■ TASK DETAILS ■
The whole listing below must be repeated exactly.

■ ENTRIES SUPPLIED ■
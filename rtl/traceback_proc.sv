// traceback_proc: traceback (reverse) processor.
//
// An 8-bit state register D8..D1 holds the trellis state whose survivor is
// being followed. Each step, the decision byte of the state's 8-state segment
// arrives on rd_data; multiplexer M1 picks the state's own decision bit D with
// the three low state bits (D3..D1), and the state moves one stage back:
// S <= {S << 1, D}, keeping only the K-1 state bits of the mode. The decoded
// bit of a stage is the top state bit S[K-2], the input bit that led into the
// state.
//
// load writes load_state into the register (state 0 for the dummy processor,
// the dummy's end state for the decoding processor). u_next gives the segment
// bits S[7:3] of the state the register holds after the coming edge, so the
// address generator can fetch its row one cycle early (see traceback_addr_gen).
// state and dec_bit show the register's current state and its decoded bit.
//
// The shift rule, the decoded-bit rule and M1 follow the source architecture;
// the mask that stands for the switches between D8..D5 and the early segment
// bits are this design's choices.
module traceback_proc
  import viterbi_pkg::*;
(
  input  logic       clk,
  input  logic       rst_n,
  input  mode_t      mode,
  input  logic       load,
  input  logic [7:0] load_state,
  input  logic       step,
  input  logic [7:0] rd_data,
  output logic [4:0] u_next,
  output logic [7:0] state,
  output logic       dec_bit
);

  logic [7:0] s_next;
  logic       d;

  assign d = rd_data[state[2:0]];  // M1

  always_comb begin
    if (load)      s_next = load_state & state_mask(mode);
    else if (step) s_next = {state[6:0], d} & state_mask(mode);
    else           s_next = state;
  end

  always_ff @(posedge clk or negedge rst_n) begin
    if (!rst_n) state <= '0;
    else        state <= s_next;
  end

  assign u_next  = s_next[7:3];
  assign dec_bit = state[k_of(mode) - 2];

endmodule
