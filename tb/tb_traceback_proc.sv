// tb_traceback_proc: feeds the traceback processor decision bytes from a random
// survivor table and checks each step against the reference rule
// S <= {S << 1, D} (K-1 bits), the decoded bit S[K-2], the segment bits of
// the next state, and loading, for every mode.
module tb_traceback_proc;
  import viterbi_pkg::*;
  logic clk = 0, rst_n = 0, load = 0, step = 0;
  mode_t mode = MODE_K9;
  logic [7:0] load_state = '0, rd_data = '0, state;
  logic [4:0] u_next;
  logic dec_bit;
  int checks = 0, failures = 0;

  traceback_proc dut (.*);
  always #5 clk = ~clk;

  initial begin
    mode_t m;
    repeat (2) @(negedge clk);
    rst_n = 1;
    m = m.first();
    do begin
      int k, ns, es;
      k = int'(k_of(m));
      ns = 1 << (k - 1);
      mode = m;
      @(negedge clk);
      load = 1; load_state = 8'($urandom_range(ns - 1));
      es = int'(load_state);
      #1;
      checks++;
      if (int'(u_next) != es >> 3) begin failures++; $display("FAIL load u_next"); end
      @(negedge clk);
      load = 0;
      for (int s = 0; s < 200; s++) begin
        int d;
        step = ($urandom_range(3) != 0);
        rd_data = 8'($urandom);
        d = rd_data[es % 8];
        #1;
        checks++;
        if (int'(state) != es || dec_bit != es[k - 2]) begin
          failures++;
          if (failures < 10) $display("FAIL %s state %0d exp %0d", m.name(), state, es);
        end
        if (step) es = ((es << 1) | d) % ns;
        checks++;
        if (int'(u_next) != es >> 3) begin failures++; $display("FAIL u_next"); end
        @(negedge clk);
      end
      step = 0;
      m = m.next();
    end while (m != m.first());
    $display("TB_RESULT checks=%0d failures=%0d", checks, failures);
    $finish;
  end

  initial begin
    repeat (5000) @(posedge clk);
    failures++;
    $display("watchdog expired");
    $display("TB_RESULT checks=%0d failures=%0d", checks, failures);
    $finish;
  end
endmodule
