// viterbi_fsm: control state machine of the decoder.
//
// The decoder works in windows of WL trellis stages. Four window periods,
// 0-L, L-2L, 2L-3L and 3L-4L, follow each other in a ring; the period selects
// which path-history RAM is written and which two are read (see ph_memory).
// When the forward processor finishes a window the period advances and a
// traceback pass starts: the dummy processor B2 traces the window just
// written back from state 0, and the decoding processor B1, loaded with the
// state B2 reached in the previous pass, traces the window written three
// periods ago and emits its bits. B2 runs once one window exists, B1 once
// three windows exist, so the first decoded bits appear after three windows.
// A pass takes WL+1 cycles: a load cycle that issues the first read, then one
// stage per cycle.
//
// Forward processor control: a set of soft symbols is taken with
// in_valid/in_ready; the processor is busy for one stage, one segment (8
// states) per cycle, and takes the next set in the stage's last cycle, so a
// stage costs exactly 2^(K-1)/8 cycles. The path-metric banks swap at every
// stage end; pm_init marks the first stage after start.
//
// start restarts everything (periods, counters, metrics) and is how a new
// trellis is selected. The period ring and the B1/B2 roles follow the source
// architecture; the handshake, the fill count and start are this design's
// interface.
module viterbi_fsm
  import viterbi_pkg::*;
(
  input  logic       clk,
  input  logic       rst_n,
  input  logic       start,
  input  mode_t      mode,
  input  logic       in_valid,
  output logic       in_ready,
  input  logic       seg_last,
  input  logic       win_last,
  output logic       accept,
  output logic       fp_busy,
  output logic       pm_bank,
  output logic       pm_init,
  output logic [1:0] period,
  output logic       tb_load,
  output logic       tb_step,
  output logic       b1_on,
  output logic       b2_on
);

  typedef enum logic [1:0] {
    PER_0L   = 2'd0,
    PER_L2L  = 2'd1,
    PER_2L3L = 2'd2,
    PER_3L4L = 2'd3
  } period_t;

  period_t    per;
  logic [1:0] fill;     // completed windows, saturating at 3
  logic [5:0] steps;    // traceback stages left in the current pass
  logic       stage_end, win_end;

  assign in_ready  = !start && (!fp_busy || seg_last);
  assign accept    = in_valid && in_ready;
  assign stage_end = fp_busy && seg_last;
  assign win_end   = fp_busy && win_last;
  assign period    = per;
  assign tb_step   = (steps != '0);

  always_ff @(posedge clk or negedge rst_n) begin
    if (!rst_n) begin
      per     <= PER_0L;
      fill    <= '0;
      fp_busy <= 1'b0;
      pm_bank <= 1'b0;
      pm_init <= 1'b1;
      tb_load <= 1'b0;
      steps   <= '0;
      b1_on   <= 1'b0;
      b2_on   <= 1'b0;
    end else if (start) begin
      per     <= PER_0L;
      fill    <= '0;
      fp_busy <= 1'b0;
      pm_bank <= 1'b0;
      pm_init <= 1'b1;
      tb_load <= 1'b0;
      steps   <= '0;
      b1_on   <= 1'b0;
      b2_on   <= 1'b0;
    end else begin
      if (accept)         fp_busy <= 1'b1;
      else if (stage_end) fp_busy <= 1'b0;

      if (stage_end) begin
        pm_bank <= !pm_bank;
        pm_init <= 1'b0;
      end

      tb_load <= win_end;
      if (win_end) begin
        per   <= period_t'(per + 2'd1);
        fill  <= (fill == 2'd3) ? fill : fill + 2'd1;
        b2_on <= 1'b1;
        b1_on <= (fill >= 2'd2);
      end

      if (tb_load)      steps <= wl_of(mode);
      else if (tb_step) steps <= steps - 6'd1;
    end
  end

  // A traceback pass must end before the next window does.
  assert property (@(posedge clk) disable iff (start) win_end |-> steps == '0)
    else $error("traceback pass overran its window period");

endmodule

■ EXERCISE RESULT ■
filename rtl/traceback_proc.sv
// traceback_proc: traceback (reverse) processor.
//
// An 8-bit state register D8..D1 holds the trellis state whose survivor is
// being followed. Each step, the decision byte of the state's 8-state segment
// arrives on rd_data; multiplexer M1 picks the state's own decision bit D with
// the three low state bits (D3..D1), and the state moves one stage back:
// S <= {S << 1, D}, keeping only the K-1 state bits of the mode. The decoded
// bit of a stage is the top state bit S[K-2], the input bit that led into the
// state.
//
// load writes load_state into the register (state 0 for the dummy processor,
// the dummy's end state for the decoding processor). u_next gives the segment
// bits S[7:3] of the state the register holds after the coming edge, so the
// address generator can fetch its row one cycle early (see traceback_addr_gen).
// state and dec_bit show the register's current state and its decoded bit.
//
// The shift rule, the decoded-bit rule and M1 follow the source architecture;
// the mask that stands for the switches between D8..D5 and the early segment
// bits are this design's choices.
module traceback_proc
  import viterbi_pkg::*;
(
  input  logic       clk,
  input  logic       rst_n,
  input  mode_t      mode,
  input  logic       load,
  input  logic [7:0] load_state,
  input  logic       step,
  input  logic [7:0] rd_data,
  output logic [4:0] u_next,
  output logic [7:0] state,
  output logic       dec_bit
);

  logic [7:0] s_next;
  logic       d;

  assign d = rd_data[state[2:0]];  // M1

  always_comb begin
    if (load)      s_next = load_state & state_mask(mode);
    else if (step) s_next = {state[6:0], d} & state_mask(mode);
    else           s_next = state;
  end

  always_ff @(posedge clk or negedge rst_n) begin
    if (!rst_n) state <= '0;
    else        state <= s_next;
  end

  assign u_next  = s_next[7:3];
  assign dec_bit = state[k_of(mode) - 2];

endmodule
filename tb/tb_traceback_proc.sv
// tb_traceback_proc: feeds the traceback processor decision bytes from a random
// survivor table and checks each step against the reference rule
// S <= {S << 1, D} (K-1 bits), the decoded bit S[K-2], the segment bits of
// the next state, and loading, for every mode.
module tb_traceback_proc;
  import viterbi_pkg::*;
  logic clk = 0, rst_n = 0, load = 0, step = 0;
  mode_t mode = MODE_K9;
  logic [7:0] load_state = '0, rd_data = '0, state;
  logic [4:0] u_next;
  logic dec_bit;
  int checks = 0, failures = 0;

  traceback_proc dut (.*);
  always #5 clk = ~clk;

  initial begin
    mode_t m;
    repeat (2) @(negedge clk);
    rst_n = 1;
    m = m.first();
    do begin
      int k, ns, es;
      k = int'(k_of(m));
      ns = 1 << (k - 1);
      mode = m;
      @(negedge clk);
      load = 1; load_state = 8'($urandom_range(ns - 1));
      es = int'(load_state);
      #1;
      checks++;
      if (int'(u_next) != es >> 3) begin failures++; $display("FAIL load u_next"); end
      @(negedge clk);
      load = 0;
      for (int s = 0; s < 200; s++) begin
        int d;
        step = ($urandom_range(3) != 0);
        rd_data = 8'($urandom);
        d = rd_data[es % 8];
        #1;
        checks++;
        if (int'(state) != es || dec_bit != es[k - 2]) begin
          failures++;
          if (failures < 10) $display("FAIL %s state %0d exp %0d", m.name(), state, es);
        end
        if (step) es = ((es << 1) | d) % ns;
        checks++;
        if (int'(u_next) != es >> 3) begin failures++; $display("FAIL u_next"); end
        @(negedge clk);
      end
      step = 0;
      m = m.next();
    end while (m != m.first());
    $display("TB_RESULT checks=%0d failures=%0d", checks, failures);
    $finish;
  end

  initial begin
    repeat (5000) @(posedge clk);
    failures++;
    $display("watchdog expired");
    $display("TB_RESULT checks=%0d failures=%0d", checks, failures);
    $finish;
  end
endmodule
// viterbi_fsm: control state machine of the decoder.
//
// The decoder works in windows of WL trellis stages. Four window periods,
// 0-L, L-2L, 2L-3L and 3L-4L, follow each other in a ring; the period selects
// which path-history RAM is written and which two are read (see ph_memory).
// When the forward processor finishes a window the period advances and a
// traceback pass starts: the dummy processor B2 traces the window just
// written back from state 0, and the decoding processor B1, loaded with the
// state B2 reached in the previous pass, traces the window written three
// periods ago and emits its bits. B2 runs once one window exists, B1 once
// three windows exist, so the first decoded bits appear after three windows.
// A pass takes WL+1 cycles: a load cycle that issues the first read, then one
// stage per cycle.
//
// Forward processor control: a set of soft symbols is taken with
// in_valid/in_ready; the processor is busy for one stage, one segment (8
// states) per cycle, and takes the next set in the stage's last cycle, so a
// stage costs exactly 2^(K-1)/8 cycles. The path-metric banks swap at every
// stage end; pm_init marks the first stage after start.
//
// start restarts everything (periods, counters, metrics) and is how a new
// trellis is selected. The period ring and the B1/B2 roles follow the source
// architecture; the handshake, the fill count and start are this design's
// interface.
module viterbi_fsm
  import viterbi_pkg::*;
(
  input  logic       clk,
  input  logic       rst_n,
  input  logic       start,
  input  mode_t      mode,
  input  logic       in_valid,
  output logic       in_ready,
  input  logic       seg_last,
  input  logic       win_last,
  output logic       accept,
  output logic       fp_busy,
  output logic       pm_bank,
  output logic       pm_init,
  output logic [1:0] period,
  output logic       tb_load,
  output logic       tb_step,
  output logic       b1_on,
  output logic       b2_on
);

  typedef enum logic [1:0] {
    PER_0L   = 2'd0,
    PER_L2L  = 2'd1,
    PER_2L3L = 2'd2,
    PER_3L4L = 2'd3
  } period_t;

  period_t    per;
  logic [1:0] fill;     // completed windows, saturating at 3
  logic [5:0] steps;    // traceback stages left in the current pass
  logic       stage_end, win_end;

  assign in_ready  = !start && (!fp_busy || seg_last);
  assign accept    = in_valid && in_ready;
  assign stage_end = fp_busy && seg_last;
  assign win_end   = fp_busy && win_last;
  assign period    = per;
  assign tb_step   = (steps != '0);

  always_ff @(posedge clk or negedge rst_n) begin
    if (!rst_n) begin
      per     <= PER_0L;
      fill    <= '0;
      fp_busy <= 1'b0;
      pm_bank <= 1'b0;
      pm_init <= 1'b1;
      tb_load <= 1'b0;
      steps   <= '0;
      b1_on   <= 1'b0;
      b2_on   <= 1'b0;
    end else if (start) begin
      per     <= PER_0L;
      fill    <= '0;
      fp_busy <= 1'b0;
      pm_bank <= 1'b0;
      pm_init <= 1'b1;
      tb_load <= 1'b0;
      steps   <= '0;
      b1_on   <= 1'b0;
      b2_on   <= 1'b0;
    end else begin
      if (accept)         fp_busy <= 1'b1;
      else if (stage_end) fp_busy <= 1'b0;

      if (stage_end) begin
        pm_bank <= !pm_bank;
        pm_init <= 1'b0;
      end

      tb_load <= win_end;
      if (win_end) begin
        per   <= period_t'(per + 2'd1);
        fill  <= (fill == 2'd3) ? fill : fill + 2'd1;
        b2_on <= 1'b1;
        b1_on <= (fill >= 2'd2);
      end

      if (tb_load)      steps <= wl_of(mode);
      else if (tb_step) steps <= steps - 6'd1;
    end
  end

  // A traceback pass must end before the next window does.
  assert property (@(posedge clk) disable iff (start) win_end |-> steps == '0)
    else $error("traceback pass overran its window period");

endmodule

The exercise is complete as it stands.